Ficha de Vanderlei na versão mobile do jogo. Crédito: Reprodução/ EA

O jogo segue em disputa. As demais 46 ações continuam correndo na primeira instância paulista. Os dois maiores montantes são os do centroavante Wellington Paulista e do ex-goleiro gremista Galatto, herói da Batalha dos Aflitos, que reinvindicam 360 mil reais. Até Maxi Biancucci, ex-meia de Bahia e Flamengo e primo da estrela da EA Lionel Messi, pede sua parte, avaliada em 160 mil reais.

Uma decisão como a tomada nos processos de Vanderlei, Magrão, Fierro e Ygor ainda pode ser contestada. Depois do despacho do juiz de primeira instância, ela vai para uma turma recursal, que vai definir se acata o recurso da empresa de jogos ou não. Se não aceitar, eles podem recorrer a tribunais superiores até chegar ao STF.
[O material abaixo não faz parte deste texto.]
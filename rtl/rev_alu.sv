// rev_alu: 16-bit reversible arithmetic logic unit (top level).
//
// Operands A and B feed three units that all compute at the same time: a
// ripple adder/subtractor made of JRC gates (rev_addsub), an array multiplier
// (rev_multiplier) and a logic unit giving AND, OR, NOT, XOR and NAND
// (rev_logic_unit). The 3-bit select S2..S0 (port SEL) then picks one of the
// eight results for the outputs (rev_result_select). Every gate inside is one
// of the reversible NOT, Feynman, Fredkin or JRC gates.
//
// Ports: A, B and F are WIDTH bits (16 by default), CIN is the carry in for
// addition and the borrow in for subtraction, COUT is the carry out or borrow
// out of those two operations and 0 for the others. F_HI carries the upper
// half of the 2*WIDTH-bit product for multiplication and is 0 otherwise.
// Operation codes are in rev_alu_pkg (ADD 000, SUB 001, MUL 010, AND 011,
// OR 100, NOT 101, XOR 110, NAND 111).
//
// Timing: fully combinational, no clock or reset; the outputs settle one
// combinational delay after the inputs change, the multiplier's path being
// the longest.
//
// Following the design: the 16-bit width, the eight operations, the select
// S2..S0 with Cin and Cout, the adder/subtractor as a chain of one JRC gate per
// bit whose select line chooses add or subtract. This implementation's own
// choices: the operation codes, the F_HI port, the structure of the
// multiplier, logic unit and result selector, and the JRC gate equations.
// The adder/subtractor's add/subtract line is driven high only for the SUB
// code, so it adds whenever any other operation is selected.
module rev_alu
  import rev_alu_pkg::*;
#(
  parameter int unsigned WIDTH = 16
) (
  input  logic [WIDTH-1:0] a,
  input  logic [WIDTH-1:0] b,
  input  alu_op_e          sel,
  input  logic             cin,
  output logic [WIDTH-1:0] f,
  output logic [WIDTH-1:0] f_hi,
  output logic             cout
);
  localparam int unsigned RW = 2 * WIDTH + 1;  // {cout, f_hi, f}

  logic [WIDTH-1:0]   as_sum;
  logic               as_cout;
  logic               as_sub;
  logic [2*WIDTH-1:0] prod;
  logic [WIDTH-1:0]   and_w, or_w, not_w, xor_w, nand_w;
  logic [RW-1:0]      res [8];
  logic [RW-1:0]      y;

  assign as_sub = (sel == OP_SUB);

  rev_addsub #(.WIDTH(WIDTH)) u_addsub (
    .a   (a),
    .b   (b),
    .cin (cin),
    .sub (as_sub),
    .sum (as_sum),
    .cout(as_cout)
  );

  rev_multiplier #(.WIDTH(WIDTH)) u_mult (
    .a   (a),
    .b   (b),
    .prod(prod)
  );

  rev_logic_unit #(.WIDTH(WIDTH)) u_logic (
    .a     (a),
    .b     (b),
    .and_o (and_w),
    .or_o  (or_w),
    .not_o (not_w),
    .xor_o (xor_w),
    .nand_o(nand_w)
  );

  localparam logic [WIDTH-1:0] ZERO = '0;

  assign res[OP_ADD]  = {as_cout, ZERO, as_sum};
  assign res[OP_SUB]  = {as_cout, ZERO, as_sum};
  assign res[OP_MUL]  = {1'b0, prod};
  assign res[OP_AND]  = {1'b0, ZERO, and_w};
  assign res[OP_OR]   = {1'b0, ZERO, or_w};
  assign res[OP_NOT]  = {1'b0, ZERO, not_w};
  assign res[OP_XOR]  = {1'b0, ZERO, xor_w};
  assign res[OP_NAND] = {1'b0, ZERO, nand_w};

  rev_result_select #(.W(RW)) u_select (
    .res_in(res),
    .sel   (sel),
    .y     (y)
  );

  assign f    = y[WIDTH-1:0];
  assign f_hi = y[2*WIDTH-1:WIDTH];
  assign cout = y[2*WIDTH];
endmodule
As primeiras reações, no entanto, já começam a ser vistas nos bastidores. Na última edição do Fifa, a de 2016, a EA Sports disparou o jogo com nomes genéricos que só foram acrescentados na primeira atualização, já com o game instalado no console de preferência do comprador. Com tantos ataques, melhor se trancar na defesa.